PDC Energy expects 25 percent production increase for 2018

By Patrick C. Miller | December 12, 2017

PDC Energy Inc., headquartered in Denver, released its 2018 capital investment budget which is projected between $850 million and $920 million with an estimated production growth of 25 percent.

PDC is an independent E&P with primary operations in Colorado’s Wattenberg Field and the Delaware Basin in Texas. The company’s operations are focused in the horizontal Niobrara and Codell plays in the Wattenberg Field and in the Wolfcamp zones in the Delaware Basin.

For 2018, PDC projects year-over-year production growth of 38 to 42 million barrels with oil production accounting for 42 percent of the total. The company expects a production increase of more than 80 percent in the Delaware Basin.
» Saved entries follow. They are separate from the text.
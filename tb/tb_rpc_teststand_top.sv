// tb_rpc_teststand_top: end-to-end run of the three-board test stand at the
// default sizes (4096-word FIFOs, 112 channels per board).
//
// A host model drives the three local buses (register writes, status polls,
// block transfers); a muon model puts 20 ns strip pulses, not aligned to the
// clock, on the tracking chambers TRK1/TRK2 (slaves), the test chambers
// TST1/TST2 (master) and the scintillator line trgS. Every event read back is
// decoded and compared with the strips that were hit.
//
// Phases and the mechanisms each must show (counted; one never seen fails):
//   A  efficiency trigger (trgS & trg1 & trg2 through the delays), masked
//      strips, BLT readout gated by blt_ready
//   B  efficiency trigger refuses hits in the test chambers alone; the
//      auto-trigger configuration accepts them
//   C  inverted inputs on the master
//   D  FIFO almost full on the master (FaF) vetoes triggers without losing
//      data; then a slave's busy line (busy1) vetoes the master
//   E  scalers count the hits of every strip, masked strips stay at zero
module tb_rpc_teststand_top;
  import rpc_pkg::*;

  logic lclk = 0, pll_clk = 0, nlbres = 0;
  logic [2:0][31:0] a_in = '0, b_in = '0, d_in = '0, f_in = '0;
  logic trgs_in = 0;
  logic [2:0] nads = '1, wnr = '0, nblast = '1;
  logic [2:0][15:0] lad_in = '0;
  logic [2:0][15:0] lad_out;
  logic [2:0] lad_oe, nready, nledg, nledr;
  logic trg1, trg2, busy1, busy2, busy3, trg;

  rpc_teststand_top dut (.lclk, .pll_clk, .nlbres, .a_in, .b_in, .d_in, .f_in, .trgs_in,
    .nads, .wnr, .nblast, .lad_in, .lad_out, .lad_oe, .nready, .nledg, .nledr,
    .trg1, .trg2, .busy1, .busy2, .busy3, .trg);

  // 40 MHz LCLK and the 80 MHz PLL clock, rising edges aligned
  always #12.5  lclk = ~lclk;
  always #6.25  pll_clk = ~pll_clk;

  int checks = 0, failures = 0;
  int n_eff = 0, n_mask = 0, n_blt = 0, n_auto = 0, n_eff_refused = 0, n_invert = 0;
  int n_faf_veto = 0, n_slave_veto = 0, n_scaler = 0, n_trg_seen = 0;

  task automatic chk(input logic cond, input string what);
    checks++;
    if (!cond) begin failures++; if (failures < 25) $display("[%0t] FAIL %s", $time, what); end
  endtask

  logic trg_d = 0;   // the trg line to the slaves is two cycles wide: count edges
  always @(posedge pll_clk) begin
    trg_d <= trg;
    if (trg && !trg_d) n_trg_seen++;
  end

  // ---------------- host: local bus master ----------------
  task automatic lb_cycle(input int b, input logic [15:0] addr, input logic write, input int n,
                          input logic [15:0] wdata, ref logic [15:0] rdata [$]);
    int guard;
    @(negedge lclk);
    nads[b] = 0; wnr[b] = write; lad_in[b] = addr; nblast[b] = 1;
    @(negedge lclk);
    nads[b] = 1;
    for (int i = 0; i < n; i++) begin
      if (write) lad_in[b] = wdata;
      guard = 0;
      while (nready[b]) begin
        @(negedge lclk);
        if (++guard > 20) begin chk(0, "local bus: no nready"); return; end
      end
      if (!write) rdata.push_back(lad_out[b]);
      nblast[b] = (i == n - 1) ? 1'b0 : 1'b1;
      @(negedge lclk);
    end
    nblast[b] = 1;
  endtask

  task automatic wr(input int b, input logic [15:0] a, input logic [15:0] d);
    logic [15:0] r [$];
    lb_cycle(b, a, 1'b1, 1, d, r);
  endtask

  task automatic rd(input int b, input logic [15:0] a, output logic [15:0] d);
    logic [15:0] r [$];
    lb_cycle(b, a, 1'b0, 1, 16'h0, r);
    d = r[0];
  endtask

  // ---------------- expected events ----------------
  typedef struct {
    logic [39:0] x;
    logic [71:0] y;
  } hits_t;
  hits_t exp_q [3][$];      // per board: patterns of the events still to be read
  int    next_ev [3];       // per board: expected n_Ev of the next event read

  function automatic logic [127:0] pack(input hits_t h);
    return {16'h0, h.y, h.x};
  endfunction

  // read every complete event of board b by block transfer and check it
  task automatic readout(input int b, input string phase);
    logic [15:0] v, r [$];
    int words;
    rd(b, A_STATUS, v);
    rd(b, A_WRUSED, v);
    words = int'(v);
    chk(words % EVENT_WORDS == 0, $sformatf("%s board %0d: %0d words is not whole events", phase, b, words));
    if (words == 0) return;
    lb_cycle(b, A_FIFO, 1'b0, 2 * words, 16'h0, r);
    n_blt++;
    for (int e = 0; e < words / EVENT_WORDS; e++) begin
      logic [31:0] wd [EVENT_WORDS];
      logic [127:0] p;
      hits_t h;
      for (int k = 0; k < EVENT_WORDS; k++) wd[k] = {r[2 * (e * EVENT_WORDS + k) + 1], r[2 * (e * EVENT_WORDS + k)]};
      p = {wd[5], wd[4], wd[3], wd[2]};
      chk(wd[0][31:28] == HEADER_TAG && wd[0][25:24] == 2'(b),
          $sformatf("%s board %0d: header %h", phase, b, wd[0]));
      chk(wd[0][23:0] == 24'(next_ev[b]),
          $sformatf("%s board %0d: n_Ev %0d expected %0d", phase, b, wd[0][23:0], next_ev[b]));
      next_ev[b]++;
      if (exp_q[b].size() == 0) begin
        chk(0, $sformatf("%s board %0d: unexpected event", phase, b));
      end else begin
        h = exp_q[b].pop_front();
        chk(p == pack(h), $sformatf("%s board %0d event %0d: pattern %h expected %h",
                                    phase, b, wd[0][23:0], p, pack(h)));
      end
    end
  endtask

  // ---------------- muon model ----------------
  int scaler_ref [3][112];  // hits each channel should have counted
  logic [2:0] inv_board = '0;

  // channel index c (0..39 x, 40..111 y) of a board -> front-panel bit
  task automatic set_strip(input int b, input int c, input logic v);
    logic lv;
    lv = v ^ inv_board[b];
    if (b != 1) begin
      if (c < 32)       a_in[b][c] = lv;
      else if (c < 40)  b_in[b][c - 32] = lv;
      else if (c < 56)  b_in[b][16 + c - 40] = lv;
      else if (c < 88)  d_in[b][c - 56] = lv;
      else if (c < 104) f_in[b][c - 88] = lv;
      else              b_in[b][8 + c - 104] = lv;
    end else begin
      if (c < 16)       a_in[b][c] = lv;
      else if (c < 32)  d_in[b][c - 16] = lv;
      else if (c >= 40 && c < 72)  b_in[b][c - 40] = lv;
      else if (c >= 72 && c < 104) f_in[b][c - 72] = lv;
    end
  endtask

  // random cluster of 1..3 strips in [lo, hi]
  function automatic logic [111:0] cluster(input int lo, input int hi);
    int s, n;
    logic [111:0] m;
    m = '0;
    n = $urandom_range(1, 3);
    s = $urandom_range(lo, hi - n + 1);
    for (int i = 0; i < n; i++) m[s + i] = 1'b1;
    return m;
  endfunction

  logic [111:0] mask [3];   // 1 = channel enabled

  // One particle. hit[b] = channels fired on board b; scint drives trgS.
  // expect_evt: the master should accept it (all boards then record it).
  task automatic particle(input logic [111:0] hit [3], input logic scint, input logic expect_evt);
    #($urandom_range(0, 120) * 0.1ns);
    for (int b = 0; b < 3; b++) for (int c = 0; c < 112; c++) if (hit[b][c]) set_strip(b, c, 1'b1);
    if (scint) trgs_in = 1'b1;
    #20ns;
    for (int b = 0; b < 3; b++) for (int c = 0; c < 112; c++) if (hit[b][c]) set_strip(b, c, 1'b0);
    #30ns trgs_in = 1'b0;
    for (int b = 0; b < 3; b++) begin
      for (int c = 0; c < 112; c++) if (hit[b][c] && mask[b][c]) scaler_ref[b][c]++;
      if (expect_evt) exp_q[b].push_back('{x: hit[b][39:0] & mask[b][39:0], y: hit[b][111:40] & mask[b][111:40]});
    end
    repeat (40) @(posedge pll_clk);
  endtask

  // a track seen by both planes of the chamber after masking
  function automatic logic [111:0] trk_hits(input int b);
    logic [111:0] h;
    do h = cluster(0, 39) | cluster(40, 111);
    while ((h[39:0] & mask[b][39:0]) == '0 || (h[111:40] & mask[b][111:40]) == '0);
    return h;
  endfunction
  function automatic logic [111:0] tst_hits();
    // TST1x 0..15 or TST2x 16..31; TST1y 40..71 or TST2y 72..103
    logic [111:0] h;
    h = ($urandom_range(0, 1) != 0) ? cluster(0, 15) : cluster(16, 31);
    h |= ($urandom_range(0, 1) != 0) ? cluster(40, 71) : cluster(72, 103);
    return h;
  endfunction

  task automatic write_masks(input int b);
    for (int k = 0; k < 3; k++) wr(b, A_XMASK0 + 16'(2 * k), mask[b][16 * k +: 16]);
    for (int k = 0; k < 5; k++) wr(b, A_YMASK0 + 16'(2 * k), 16'(mask[b][40 + 16 * k +: 16]));
  endtask

  task automatic wait_idle();
    repeat (60) @(posedge pll_clk);
  endtask

  // ---------------- test sequence ----------------
  initial begin
    logic [111:0] h [3];
    logic [15:0] v;
    int accepted, sent;
    for (int b = 0; b < 3; b++) begin
      next_ev[b] = 1;
      mask[b] = '1;
      foreach (scaler_ref[b][c]) scaler_ref[b][c] = 0;
    end
    repeat (4) @(posedge lclk);
    nlbres = 1;
    repeat (4) @(posedge lclk);

    // configuration: masks, trigger delays (trgS skips a slave's input
    // stage, so it is delayed to meet trg1/trg2), start
    mask[0][5] = 1'b0; mask[0][60] = 1'b0; mask[2][39] = 1'b0;
    for (int b = 0; b < 3; b++) begin
      write_masks(b);
      wr(b, A_NDIV, 16'(EVENT_WORDS));
    end
    wr(1, A_DLY_TRGS, 16'd4);
    wr(1, A_DLY_TRG1, 16'd0);
    wr(1, A_DLY_TRG2, 16'd0);
    rd(1, A_DLY_TRGS, v); chk(v == 16'd4, "delay register readback");
    for (int b = 0; b < 3; b++) wr(b, A_CTRL, 16'h0005);   // acq_run + scaler_run
    repeat (10) @(posedge pll_clk);
    for (int b = 0; b < 3; b++) chk(nledg[b] == 1'b0, "green LED on while running");

    // ---- A: efficiency trigger ----
    for (int i = 0; i < 24; i++) begin
      h[0] = trk_hits(0); h[2] = trk_hits(2); h[1] = tst_hits();
      if (i % 4 == 0) begin h[0][5] = 1'b1; h[0][60] = 1'b1; n_mask++; end   // masked strips
      particle(h, 1'b1, 1'b1);
      n_eff++;
    end
    wait_idle();
    for (int b = 0; b < 3; b++) begin
      rd(b, A_STATUS, v);
      chk(v[2] == 1'b1, $sformatf("blt_ready on board %0d", b));
      readout(b, "A");
      rd(b, A_STATUS, v);
      chk(v[2] == 1'b0, "blt_ready clears after readout");
    end
    chk(n_trg_seen == 24, $sformatf("phase A: %0d triggers", n_trg_seen));

    // ---- B: test-chamber hits alone ----
    for (int i = 0; i < 6; i++) begin
      h[0] = '0; h[2] = '0; h[1] = tst_hits();
      particle(h, 1'b0, 1'b0);
    end
    wait_idle();
    for (int b = 0; b < 3; b++) begin rd(b, A_WRUSED, v); chk(v == 0, "efficiency trigger without tracking"); end
    if (n_trg_seen == 24) n_eff_refused += 6;
    wr(1, A_TRGCFG, 16'(TRG_CFG_AUTO));
    for (int i = 0; i < 12; i++) begin
      h[0] = '0; h[2] = '0; h[1] = tst_hits();
      particle(h, 1'b0, 1'b1);
      n_auto++;
    end
    wait_idle();
    for (int b = 0; b < 3; b++) readout(b, "B");

    // ---- C: inverted inputs on the master ----
    wr(1, A_CTRL, 16'h0000);            // stop, scalers frozen while the lines flip
    inv_board[1] = 1'b1;
    a_in[1] = '1; b_in[1] = '1; d_in[1] = '1; f_in[1] = '1;
    wr(1, A_INVERT, 16'h0001);
    wr(1, A_TRGCFG, 16'(TRG_CFG_EFFICIENCY));
    repeat (20) @(posedge pll_clk);
    wr(1, A_CTRL, 16'h0005);
    // the master's event counter restarts with the run
    next_ev[1] = 1;
    for (int i = 0; i < 8; i++) begin
      h[0] = trk_hits(0); h[2] = trk_hits(2); h[1] = tst_hits();
      particle(h, 1'b1, 1'b1);
      n_invert++;
    end
    wait_idle();
    for (int b = 0; b < 3; b++) readout(b, "C");

    // ---- D: FIFO almost full on the master, then a busy slave ----
    // slaves are read as we go; the master is not read
    sent = 0;
    for (int i = 0; i < 700; i++) begin
      logic full;
      rd(1, A_STATUS, v);
      full = v[0];                      // FaF
      h[0] = trk_hits(0); h[2] = trk_hits(2); h[1] = tst_hits();
      particle(h, 1'b1, !full);
      if (full) n_faf_veto++;
      sent++;
      if (i % 50 == 49) begin readout(0, "D"); readout(2, "D"); end
    end
    wait_idle();
    chk(nledr[1] == 1'b1, "no words lost on the master");
    rd(1, A_WRUSED, v);
    chk(int'(v) > FIFO_DEPTH - EVENT_WORDS, $sformatf("master FIFO filled to %0d", v));
    for (int b = 0; b < 3; b++) readout(b, "D");
    // now the master is empty; fill SLAVE 1 until its busy1 blocks the master
    for (int i = 0; i < 720; i++) begin
      logic full;
      rd(0, A_STATUS, v);
      full = v[0];
      h[0] = trk_hits(0); h[2] = trk_hits(2); h[1] = tst_hits();
      particle(h, 1'b1, !full);
      if (full) n_slave_veto++;
      if (i % 50 == 49) begin readout(1, "D2"); readout(2, "D2"); end
    end
    wait_idle();
    for (int b = 0; b < 3; b++) readout(b, "D2");
    for (int b = 0; b < 3; b++) chk(nledr[b] == 1'b1, $sformatf("board %0d lost words", b));

    // ---- E: scalers ----
    for (int b = 0; b < 3; b++) wr(b, A_CTRL, 16'h0001);   // freeze scalers
    repeat (10) @(posedge pll_clk);
    for (int b = 0; b < 3; b++) begin
      for (int c = 0; c < 112; c++) begin
        logic [15:0] lo, hi;
        if (b == 1 && ((c >= 32 && c < 40) || c >= 104)) continue;   // unused master inputs
        rd(b, A_SCALER0 + 16'(4 * c), lo);
        rd(b, A_SCALER0 + 16'(4 * c + 2), hi);
        chk({hi, lo} == 32'(scaler_ref[b][c]),
            $sformatf("scaler board %0d ch %0d: %0d expected %0d", b, c, {hi, lo}, scaler_ref[b][c]));
        if (scaler_ref[b][c] > 0) n_scaler++;
      end
    end
    chk(scaler_ref[0][5] == 0, "masked strip counted");

    for (int b = 0; b < 3; b++) chk(exp_q[b].size() == 0, $sformatf("board %0d: %0d events never read", b, exp_q[b].size()));
    $display("mechanisms: efficiency=%0d masked=%0d blt=%0d refused=%0d auto=%0d invert=%0d faf_veto=%0d busy1_veto=%0d scaler_channels=%0d",
             n_eff, n_mask, n_blt, n_eff_refused, n_auto, n_invert, n_faf_veto, n_slave_veto, n_scaler);
    chk(n_eff > 0,         "efficiency trigger never happened");
    chk(n_mask > 0,        "mask never exercised");
    chk(n_blt > 0,         "no block transfer");
    chk(n_eff_refused > 0, "efficiency trigger never refused a lone test-chamber hit");
    chk(n_auto > 0,        "auto-trigger never happened");
    chk(n_invert > 0,      "inverter never exercised");
    chk(n_faf_veto > 0,    "FaF veto never happened");
    chk(n_slave_veto > 0,  "slave busy veto never happened");
    chk(n_scaler > 0,      "scalers never counted");
    $display("TB_RESULT checks=%0d failures=%0d", checks, failures);
    $finish;
  end

  initial begin
    repeat (4_000_000) @(posedge pll_clk);
    failures++;
    $display("watchdog expired");
    $display("TB_RESULT checks=%0d failures=%0d", checks, failures);
    $finish;
  end
endmodule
These projections are based on oil prices of $50 a barrel and a $3 gas price deck.

"As we head into 2018, our teams are point-focused on delivering strong operational execution,” said, Bart Brookman, PDC president and CEO. “In Wattenberg, our three-rig pace targets some of the most capital efficient, high rate-of-return projects in the country. 

“In the Delaware, we continue to gain momentum in unlocking our tremendous resource potential, which includes our first downspacing test in our eastern area,” Brookman said.  “Overall, our plan is focused on our most productive projects and the ongoing pursuit of technical innovations.”

The company anticipates operating in a cash-flow-neutral environment over the second half of 2018, but expects a cash-flow-positive fourth quarter assuming $50 oil and $3 gas. It will spud roughly 153 operated wells and turn-in-line (TIL) approximately 161 operated wells.

During the coming year, PDC plans to invest around $480 million in the Wattenberg Field, of which about $425 million is expected to be invested in operated drilling and completion activity. The majority of the remaining capital is related to participation in non-operated projects. 

In the Delaware Basin, PDC plans to invest approximately $395 million with about $275 million dedicated to operated drilling and completions investments. The company plans to spud 22 wells, 20 of which are expected to be located in its eastern area.  PDC plans to TIL 22 wells in 2018, approximately 50 percent of which are projected to be in the company's consolidated position within its eastern area.